3. If no 5' position could be determined, the read is discarded.
The value of length may be a number greater than or equal to 1, in which case
that number (rounded down to the nearest whole number) is used as the window
length, or it may be a value greater than or equal to zero. In the latter case,
that number is multipled by the lenght of each read, to determine the window
length. For example, a trimwindow value of 0.1 and a read length of 100 would
result in 10 bp windows. If the resulting window length is zero or is greater
than the current read length, then the read length is used instead.
--minquality minimum
Set the threshold for trimming low quality bases. Default is 2. The minimum can
be set with or without the Phred quality base.
--collapse
In paired-end mode, if the two mates overlap, collapse the two reads into one
read by merging the two and recalculating the quality scores. In single-end mode,
this instead attempts to identify templates for which the entire sequence is
available. In both cases, complete "collapsed" reads are written with a 'M_' name
prefix, and "collapsed" reads which are trimmed due to quality settings are
written with a 'MT_' name prefix. The overlap needs to be at least
minalignmentlength nucleotides, with a maximum number of mismatches determined by
mm.
--mm mismatchrate
The allowed fraction of mismatches allowed in the aligned region. If 0 <
mismatchrate < 1, the rate is used directly. If mismatchrate > 1, the rate is set
to 1/mismatchrate. The default setting is 3, corresponding to a maximum mismatch
rate of 1/3.
--minlength len
The minimum length required after trimming and adapter removal. Reads shorter
than len are discarded. Default is 15 nucleotides.
--minalignmentlength len
The minimum overlap between mate 1 and mate 2 before the reads are collapsed into
one, when collapsing paired end reads, or when attempting to identify complete
template sequences in single-end mode. Default is 11 nucleotides.
--qualitybase base
The base of the quality score - either '64' for Phred+Phred (i.e., Illumina 1.3+
and 1.5+) or '33' for Phred+33 (Illumina 1.8+). In addition, the value 'solexa'
may be used to specify reads with Solexa encoded scores. Default is 33.
--qualitybase-output base
The base of the quality score for reads written by AdapterRemoval - either '64'
for Phred+Phred (i.e., Illumina 1.3+ and 1.5+) or '33' for Phred+33 (Illumina
1.8+). In addition, the value 'solexa' may be used to specify reads with Solexa
encoded scores. However, note that quality scores are represented using PHRED
scores internally, and conversion to and from Solexa scores therefore result in a
loss of information. The default corresponds to the value given for
--qualitybase.
--shift num
To allow for missing bases in the 5' end of the read, the program can let the
alignment slip num bases in the 5' end. This corresponds to starting the
alignment maximum num nucleotides in read2 (for paired end) or the adapter (for
single end). The default shift valule is 2.
--adapter1 sequence
--adapter2 sequence
Specify the adapter sequences that you wish to trim. The Adapter #2 sequence is
only used when trimming paired-ended data.

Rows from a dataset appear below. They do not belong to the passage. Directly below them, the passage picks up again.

// operand_addr_gen: A-stage of the pipeline, operand address generation.
//
// Takes one A-code per clock from the D-stage and turns it into an F-code
// for the OF-stage: the operand's effective address, or the note that the
// operand is a register or an immediate value. The modes are those of the
// architecture:
//   AM_REG    Rn                     register operand, no address
//   AM_IMM    #exp                   immediate value passed on in addr
//   AM_IND    @Rn                    Rn
//   AM_DISP   @(exp, Rn)             Rn + exp        (16- or 32-bit exp)
//   AM_ABS    @exp                   exp             (16- or 32-bit exp)
//   AM_PCREL  @(exp, PC)             PC + exp
//   AM_POP    @SP+                   SP,        SP := SP + size
//   AM_PUSH   @-SP                   SP - size, SP := SP - size
//   AM_CHAIN  one step of chained addressing:
//             base + (Rx << scale if idx) + exp, where base is Rn, PC or 0
//             for the first step and the word read from memory at the
//             previous step's address for every later one.
// A chained mode is sent as a sequence of AM_CHAIN A-codes, every one but the
// last with more = 1. For such a step the unit reads the word at the step's
// address through its own bus port (one bus cycle, ev_indirect) and uses it
// as the base of the next step, which may be accepted in the clock the word
// arrives; only the last step yields an F-code. This
// gives the three primitives of chained addressing (addition, scaling and
// indirect reference) in any combination.
//
// Interface and timing: ac_valid/ac_ready and f_valid/f_ready are valid-ready
// handshakes. An accepted A-code gives its F-code in the next clock; an
// intermediate chained step instead occupies the unit until the clock in
// which its memory read is acknowledged. The base and index registers are read combinationally
// through rf_ra/rf_da (base, R15 for the stack modes) and rf_rb/rf_db
// (index). The D-stage must not send an A-code whose registers an older
// instruction has still to write, and the E-stage writes sp_new to R15 for
// the stack modes. flush drops the F-code held and any chained state; a
// memory read already on the bus is completed and its data discarded.
//
// The mode list, the chained primitives and the A-stage's place between the
// D- and OF-stages follow the document. The A-code and F-code formats, the
// step-per-A-code form of chained addressing, the register interlock left to
// the D-stage and the SP update through the E-stage are this design's own
// choices, since the instruction encoding and the stage interfaces are not
// published.
//
// Lint notes: rst_n is also the disable condition of the assertions; a linter
// reports that as a synchronous use of the asynchronous reset, while every
// flip-flop here resets asynchronously.
module operand_addr_gen
  import gm_pkg::*;
(
  input  logic        clk,
  input  logic        rst_n,
  input  logic        flush,
  input  logic        ac_valid,
  input  acode_t      ac,
  output logic        ac_ready,
  output logic [3:0]  rf_ra,
  input  logic [31:0] rf_da,
  output logic [3:0]  rf_rb,
  input  logic [31:0] rf_db,
  output logic        f_valid,
  output fcode_t      f,
  input  logic        f_ready,
  output bus_req_t    bus_o,
  input  bus_rsp_t    bus_i,
  output logic        ev_indirect
);
  logic        pend, stale;       // chained-step memory read in progress
  logic [31:0] pend_addr;
  logic        chain_have;        // base of the next chained step is known
  logic [31:0] chain_base;

  assign rf_ra = (ac.mode == AM_POP || ac.mode == AM_PUSH) ? 4'd15 : ac.rn;
  assign rf_rb = ac.rx;

  // effective address of the A-code offered this clock
  logic [31:0] base, index, ea;
  fcode_t      fc;
  always_comb begin
    if (pend && bus_i.ack && !stale) base = bus_i.rdata;
    else if (chain_have)         base = chain_base;
    else if (ac.cbase == CB_REG) base = rf_da;
    else if (ac.cbase == CB_PC)  base = ac.pc;
    else                         base = '0;
    index = ac.idx ? (rf_db << ac.scale) : '0;

    fc = '0;
    fc.rn = ac.rn;
    fc.size = ac.size;
    fc.fetch = ac.fetch && ac.mode != AM_REG && ac.mode != AM_IMM;
    ea = '0;
    unique case (ac.mode)
      AM_REG:   fc.is_reg = 1'b1;
      AM_IMM:   begin fc.is_imm = 1'b1; ea = ac.disp; end
      AM_IND:   ea = rf_da;
      AM_DISP:  ea = rf_da + ac.disp;
      AM_ABS:   ea = ac.disp;
      AM_PCREL: ea = ac.pc + ac.disp;
      AM_POP:   begin ea = rf_da; fc.sp_we = 1'b1; fc.sp_new = rf_da + 32'(ac.size); end
      AM_PUSH:  begin ea = rf_da - 32'(ac.size); fc.sp_we = 1'b1; fc.sp_new = ea; end
      AM_CHAIN: ea = base + index + ac.disp;
      default:  ea = '0;
    endcase
    fc.addr = ea;
  end

  assign ac_ready = (!pend || bus_i.ack) && (!f_valid || f_ready);

  logic take, step;
  assign take = ac_valid && ac_ready && !flush;
  assign step = take && ac.mode == AM_CHAIN && ac.more;

  always_ff @(posedge clk or negedge rst_n) begin
    if (!rst_n) begin
      f_valid    <= 1'b0;
      f          <= '0;
      pend       <= 1'b0;
      stale      <= 1'b0;
      pend_addr  <= '0;
      chain_have <= 1'b0;
      chain_base <= '0;
    end else begin
      if (f_valid && f_ready) f_valid <= 1'b0;
      if (pend && bus_i.ack) begin
        pend  <= 1'b0;
        stale <= 1'b0;
        if (!stale && !flush) begin
          chain_have <= 1'b1;
          chain_base <= bus_i.rdata;
        end
      end
      if (take && !step) begin
        f_valid    <= 1'b1;
        f          <= fc;
        chain_have <= 1'b0;
      end
      if (step) begin
        pend       <= 1'b1;
        pend_addr  <= ea;
        chain_have <= 1'b0;
      end
      if (flush) begin
        f_valid    <= 1'b0;
        chain_have <= 1'b0;
        if (pend && !bus_i.ack) stale <= 1'b1;
      end
    end
  end

  // The request is held until its acknowledge and withdrawn in that clock.
  always_comb begin
    bus_o       = '0;
    bus_o.req   = pend && !bus_i.ack;
    bus_o.addr  = pend_addr;
    bus_o.be    = 4'hf;
  end

  assign ev_indirect = pend && bus_i.ack && !stale;

  assert property (@(posedge clk) disable iff (!rst_n) take && chain_have |-> ac.mode == AM_CHAIN)
    else $error("operand_addr_gen: chained mode interrupted by another mode");
endmodule
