// tb_operand_addr_gen: self-checking test of the A-stage address generator,
// with the bus interface and the memory model.
//
// Random A-codes of every mode, including chained modes of one to three
// steps whose intermediate words are placed in memory beforehand, are sent
// while the OF-stage side accepts F-codes at random. A reference model
// computes each F-code from the same register values when its A-code is
// accepted; the F-codes must arrive in order and equal the model's. The
// test also checks the timing (F-code one clock after a simple A-code, one
// bus cycle more per chained step), that a flush drops a held F-code, and
// that a flush during a chained step's memory read discards the word read.
module tb_operand_addr_gen;
  import gm_pkg::*;

  logic clk = 0, rst_n = 0;
  logic flush = 0, ac_valid = 0, ac_ready, f_valid, f_ready = 1, ev_indirect;
  acode_t ac = '0;
  fcode_t f;
  logic [3:0]  rf_ra, rf_rb;
  logic [31:0] rf_da, rf_db;
  bus_req_t req [3];
  bus_rsp_t rsp [3];
  logic bus_as, bus_cyc, bus_we, bus_rdy;
  logic [31:0] bus_addr, bus_wdata, bus_rdata;
  logic [3:0] bus_be;
  int checks = 0, failures = 0, n_ind = 0;

  logic [31:0] regs [16];
  assign rf_da = regs[rf_ra];
  assign rf_db = regs[rf_rb];

  operand_addr_gen dut (.clk, .rst_n, .flush, .ac_valid, .ac, .ac_ready,
    .rf_ra, .rf_da, .rf_rb, .rf_db, .f_valid, .f, .f_ready,
    .bus_o(req[1]), .bus_i(rsp[1]), .ev_indirect);
  bus_interface u_biu (.clk, .rst_n, .req_i(req), .rsp_o(rsp),
    .bus_as, .bus_cyc, .bus_addr, .bus_we, .bus_be, .bus_wdata, .bus_rdata, .bus_rdy);
  tb_mem_model #(.WAIT(0)) mem (.*);
  assign req[0] = '0;
  assign req[2] = '0;
  always #5 clk = ~clk;

  task automatic check(bit cond, string what);
    checks++;
    if (!cond) begin failures++; $display("FAIL: %s", what); end
  endtask

  initial begin
    #2000000 failures++;
    $display("TB_RESULT checks=%0d failures=%0d", checks, failures);
    $finish;
  end

  // ---- reference model ----
  fcode_t exp_q [$];
  logic        m_have = 0;
  logic [31:0] m_base = 0;

  function automatic logic [31:0] m_ea(acode_t a);
    logic [31:0] b, x;
    b = m_have ? m_base : a.cbase == CB_REG ? regs[a.rn] : a.cbase == CB_PC ? a.pc : 32'd0;
    x = a.idx ? regs[a.rx] << a.scale : 32'd0;
    return b + x + a.disp;
  endfunction

  function automatic fcode_t m_f(acode_t a);
    fcode_t r = '0;
    r.rn = a.rn;
    r.size = a.size;
    r.fetch = a.fetch && a.mode != AM_REG && a.mode != AM_IMM;
    case (a.mode)
      AM_REG:   r.is_reg = 1;
      AM_IMM:   begin r.is_imm = 1; r.addr = a.disp; end
      AM_IND:   r.addr = regs[a.rn];
      AM_DISP:  r.addr = regs[a.rn] + a.disp;
      AM_ABS:   r.addr = a.disp;
      AM_PCREL: r.addr = a.pc + a.disp;
      AM_POP:   begin r.addr = regs[15]; r.sp_we = 1; r.sp_new = regs[15] + 32'(a.size); end
      AM_PUSH:  begin r.addr = regs[15] - 32'(a.size); r.sp_we = 1; r.sp_new = r.addr; end
      default:  r.addr = m_ea(a);
    endcase
    return r;
  endfunction

  // F-code checker, sampling one time unit before each rising edge, when
  // everything the testbench drives has settled
  int n_f = 0;
  always begin
    @(negedge clk);
    #4;
    if (rst_n) begin
    if (ev_indirect) n_ind++;
    if (f_valid && f_ready) begin
      n_f++;
      if (exp_q.size() == 0) check(0, "F-code with none expected");
      else begin
        automatic fcode_t e = exp_q.pop_front();
        check(f == e, $sformatf("F-code addr %h expected %h", f.addr, e.addr));
      end
    end
    end
  end

  // Send one A-code; returns once it has been accepted.
  task automatic send(acode_t a);
    ac = a; ac_valid = 1;
    #1;
    while (!ac_ready) begin @(negedge clk); f_ready = 1'($urandom); #1; end
    if (a.mode == AM_CHAIN && a.more) begin
      // the word read at this step is the next step's base
      automatic logic [31:0] ea = m_ea(a);
      automatic logic [31:0] nb = $urandom;
      mem.poke(ea, nb);
      m_have = 1; m_base = nb;
    end else begin
      exp_q.push_back(m_f(a));
      m_have = 0;
    end
    @(negedge clk);
    ac_valid = 0;
  endtask

  function automatic acode_t rand_ac(addr_mode_e m);
    acode_t a = '0;
    a.mode = m; a.rn = 4'($urandom); a.rx = 4'($urandom);
    a.disp = ($urandom_range(0, 1) != 0) ? 32'($signed(16'($urandom))) : $urandom;
    a.pc = $urandom & ~32'h1;
    a.size = 3'(1 << $urandom_range(0, 2));
    a.cbase = chain_base_e'($urandom_range(0, 2));
    a.idx = 1'($urandom); a.scale = 2'($urandom);
    a.fetch = 1'($urandom);
    return a;
  endfunction

  longint t0;
  initial begin
    foreach (regs[i]) regs[i] = $urandom;
    repeat (2) @(posedge clk);
    rst_n = 1;
    @(negedge clk);
    // ---- timing: simple mode, then a two-step chain ----
    begin
      automatic acode_t a = rand_ac(AM_DISP);
      t0 = $time;
      send(a);
      check(f_valid && ($time - t0) / 10 == 1, "F-code one clock after the A-code");
      @(negedge clk);
      a = rand_ac(AM_CHAIN); a.more = 1;
      t0 = $time;
      send(a);
      a = rand_ac(AM_CHAIN); a.more = 0;
      send(a);
      // step accepted, read in T1 and T2 with the next step accepted at
      // the end of T2, F-code: 4 clocks
      check(f_valid && ($time - t0) / 10 == 4, $sformatf("two-step chain took %0d clocks", ($time - t0) / 10));
      @(negedge clk);
    end
    // ---- random traffic ----
    for (int n = 0; n < 3000; n++) begin
      automatic addr_mode_e m = addr_mode_e'($urandom_range(0, 8));
      f_ready = ($urandom_range(0, 9) < 7);
      if ($urandom_range(0, 3) == 0) regs[$urandom_range(0, 15)] = $urandom;
      if (m == AM_CHAIN) begin
        automatic int steps = $urandom_range(1, 3);
        for (int s = 0; s < steps; s++) begin
          automatic acode_t a = rand_ac(AM_CHAIN);
          a.more = (s != steps - 1);
          send(a);
          f_ready = ($urandom_range(0, 9) < 7);
        end
      end else begin
        send(rand_ac(m));
      end
    end
    f_ready = 1;
    repeat (3) @(negedge clk);
    check(exp_q.size() == 0, "every F-code delivered");
    check(n_ind > 0, "chained indirect reads happened");
    // ---- flush drops a held F-code ----
    f_ready = 0;
    send(rand_ac(AM_ABS));
    check(f_valid, "F-code held");
    flush = 1; @(negedge clk); flush = 0;
    check(!f_valid, "flush drops the held F-code");
    void'(exp_q.pop_back());
    f_ready = 1;
    // ---- flush during a chained read ----
    begin
      automatic acode_t a = rand_ac(AM_CHAIN);
      a.more = 1;
      mem.poke(m_ea(a), 32'h5A5A_0000);   // the word that must be discarded
      ac = a; ac_valid = 1; @(negedge clk); ac_valid = 0;
      flush = 1; @(negedge clk); flush = 0;
      m_have = 0;
      repeat (3) @(negedge clk);
      a = rand_ac(AM_CHAIN); a.more = 0; a.cbase = CB_ZERO; a.idx = 0;
      send(a);
      @(negedge clk);
      check(exp_q.size() == 0, "chain after flush starts from its own base");
    end
    $display("F-codes %0d, indirect reads %0d", n_f, n_ind);
    $display("TB_RESULT checks=%0d failures=%0d", checks, failures);
    $finish;
  end
endmodule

The Adapter #1 and Adapter #2 sequences are expected to be found in the mate 1
and the mate 2 reads respectively, while ignoring any difference in case and
treating Ns as wildcards. The default sequences are
Adapter #1: AGATCGGAAGAGCACACGTCTGAACTCCAGTCACNNNNNNATCTCGTATGCCGTCTTCTGCTTG
Adapter #2: AGATCGGAAGAGCGTCGTGTAGGGAAAGAGTGTAGATCTCGGTGGTCGCCGTATCATT
Assuming these were the adapters used to generate our data, we should therefore
see these in the FASTQ files:
$ grep -i "AGATCGGAAGAGCACACGTCTGAACTCCAGTCAC......ATCTCGTATGCCGTCTTCTGCTTG" file1.fq
B<AGATCGGAAGAGCACACGTCTGAACTCCAGTCACCGATGAATCTCGTATGCCGTCTTCTGCTTG>AAAAAAAAACAAGAAT
CTGGAGTTCB<AGATCGGAAGAGCACACGTCTGAACTCCAGTCACCGATGAATCTCGTATGCCGTCTTCTGCTTG>AAAAAAA
GGB<AGATCGGAAGAGCACACGTCTGAACTCCAGTCACCGATGAATCTCGTATGCCGTCTTCTGCTTG>CAAATTGAAAACAC
...
$ grep -i "AGATCGGAAGAGCGTCGTGTAGGGAAAGAGTGTAGATCTCGGTGGTCGCCGTATCATT" file2.fq
CB<AGATCGGAAGAGCGTCGTGTAGGGAAAGAGTGTAGATCTCGGTGGTCGCCGTATCATT>CAAAAAAAGAAAAACATCTTG
GAACTCCAGB<AGATCGGAAGAGCGTCGTGTAGGGAAAGAGTGTAGATCTCGGTGGTCGCCGTATCATT>CAAAAAAAATAGA
GAACTB<AGATCGGAAGAGCGTCGTGTAGGGAAAGAGTGTAGATCTCGGTGGTCGCCGTATCATT>CAAAAACATAAGACCTA
...
Note that --adapter1 and --adapter2 replaces the --pcr[12] options of
AdapterRemoval v1.x, for which the --pcr2 sequence was expected to be reverse
complemented compared --adaper2. Using the --pcr[12] options is not recommended!
--adapter-list filename
Read one or more PCR sequences from a table. The first two columns (separated by
whitespace) of each line in the file are expected to correspond to values passed
to --adapter1 and --adapter2. In single ended mode, only column one is required.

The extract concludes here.